The rules governing the use of online data remain murky, with a court dismissing a case brought by X (formerly Twitter), in which X claimed that a company named Bright Data had stolen and utilized user info, in violation of X’s terms.
Bright Data gathers publicly accessible information from the web, then uses it in its offering, and recently won a similar case against Meta for taking Facebook and Instagram user info as well.
Bright Data maintains that it only scrapes information that’s publicly accessible without a login. But X claimed that the company not only sells user data without permission, but that it had also been “using elaborate technical measures to evade X Corp.’s anti-scraping technology.”
X claimed that Bright Data was breaching both its own terms of service and copyright, but Federal Court Judge William Alsup dismissed X’s claim, which means that Bright Data is now free to continue using social media user data, within certain limits.
According to Judge Alsup, X’s claim is circumstantial, and is not, as X had indicated, in defense of user privacy. Judge Alsup noted that X is happy to sell user info for a price, but that it was only seeking to stop Bright Data in this instance because it was evading those fees.
Data scraping from social media profiles has been the subject of much legal debate, due to the technicalities around who owns such data, and how it can then be used.

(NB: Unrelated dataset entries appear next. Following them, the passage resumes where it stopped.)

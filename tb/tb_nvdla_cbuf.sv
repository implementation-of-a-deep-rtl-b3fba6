// tb_nvdla_cbuf - checks the convolution buffer: random writes across all
// banks, reads every cycle with the data one cycle after the address, and
// a write and a read in the same cycle.
module tb_nvdla_cbuf;
  import nvdla_pkg::*;

  logic clk = 0;
  always #5 clk = ~clk;

  logic               wr_en = 0, rd_en = 0;
  logic [CBUF_AW-1:0] wr_addr = 0, rd_addr = 0;
  atom_t              wr_data = 0, rd_data;

  nvdla_cbuf dut (.clk, .wr_en, .wr_addr, .wr_data, .rd_en, .rd_addr, .rd_data);

  int checks = 0, failures = 0;
  task automatic check(bit ok, string what);
    checks++;
    if (!ok) begin failures++; $display("FAIL: %s", what); end
  endtask

  atom_t model [int];
  int    addrs [$];

  initial begin
    // one entry in every bank, plus random entries
    for (int i = 0; i < 600; i++) begin
      automatic int a = (i < CBUF_BANK_NUM) ? i * CBUF_BANK_DEPTH + int'($urandom % CBUF_BANK_DEPTH)
                                  : int'($urandom % CBUF_ENTRIES);
      @(negedge clk);
      wr_en = 1; wr_addr = CBUF_AW'(a); wr_data = {$urandom, $urandom};
      model[a] = wr_data;
      if (addrs.size() == 0 || addrs[$] != a) addrs.push_back(a);
    end
    @(negedge clk);
    wr_en = 0;
    // back-to-back reads: address in cycle n, data valid after edge n
    foreach (addrs[i]) begin
      @(negedge clk);
      rd_en = 1; rd_addr = CBUF_AW'(addrs[i]);
      @(posedge clk);
      #1 check(rd_data == model[addrs[i]], $sformatf("read entry %0d", addrs[i]));
    end
    // read enable low holds the output
    @(negedge clk);
    rd_en = 0; rd_addr = CBUF_AW'(addrs[0]);
    @(posedge clk);
    #1 check(rd_data == model[addrs[$]], "output held without read enable");
    // simultaneous write and read of different entries
    @(negedge clk);
    wr_en = 1; wr_addr = 0; wr_data = 64'h0123_4567_89ab_cdef;
    rd_en = 1; rd_addr = CBUF_AW'(CBUF_ENTRIES - 1);
    model[0] = wr_data;
    @(posedge clk);
    #1 check(!model.exists(CBUF_ENTRIES - 1) || rd_data == model[CBUF_ENTRIES - 1], "read during write");
    @(negedge clk);
    wr_en = 0; rd_addr = 0;
    @(posedge clk);
    #1 check(rd_data == 64'h0123_4567_89ab_cdef, "written word read back");
    $display("TB_RESULT checks=%0d failures=%0d", checks, failures);
    $finish;
  end

  initial begin
    repeat (20000) @(posedge clk);
    failures++;
    $display("FAIL: watchdog");
    $display("TB_RESULT checks=%0d failures=%0d", checks, failures);
    $finish;
  end
endmodule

Under current law, publicly accessible content is not subject to general copyright, especially when the claim is being made by the platform and not the individual. In the case of platforms, they benefit from making a certain amount of their user posts available to all, but over time, most have locked down more and more of that info in order to stop scrapers from gathering up their user data, and then repackaging and/or reusing it in other forms.
That’s become even more pressing in the age of large language models (LLMs) which power AI systems. AI companies need to get their data from somewhere, and most social apps are now working to lockdown and protect their data, in order to stop AI projects from sucking it up.
But as yet, there’s no legal precedent that stops the reuse of publicly accessible social platform info.
It did seem that such precedent was coming, after LinkedIn won a five year legal battle against professional services company hiQ Labs back in 2022. hiQ Labs had been using LinkedIn member data to build its own employee information service, and LinkedIn was eventually allowed to block hiQ’s access under legal challenge. But as noted, Meta attempted similar legal enforcement against Bright Data, and was rejected by the courts in January this year. Meta then decided to abandon the case.
The technicality here seems to relate to what data is accessed, and how the scrapers operate. If it’s publicly available without a login, the law seems to side with the scrapers, as this info is not being protected by the platforms, and is not technically owned by them, as such.
But if it’s accessed via a logged in user, that’s considered proprietary, and thus, enforceable by the law.
The end result will likely be that more content gets locked down, and hidden to non-users. Yet, at the same time, platforms like X, in particular, benefit greatly from having their posts displayed in Google Search results, which can only happen if they remain publicly visible.
It’s a difficult quandary, but you can bet that every social app is now working out how to keep others away from their data stores, as more and more AI projects look for conversational data sources, and the law offers limited protection against such use.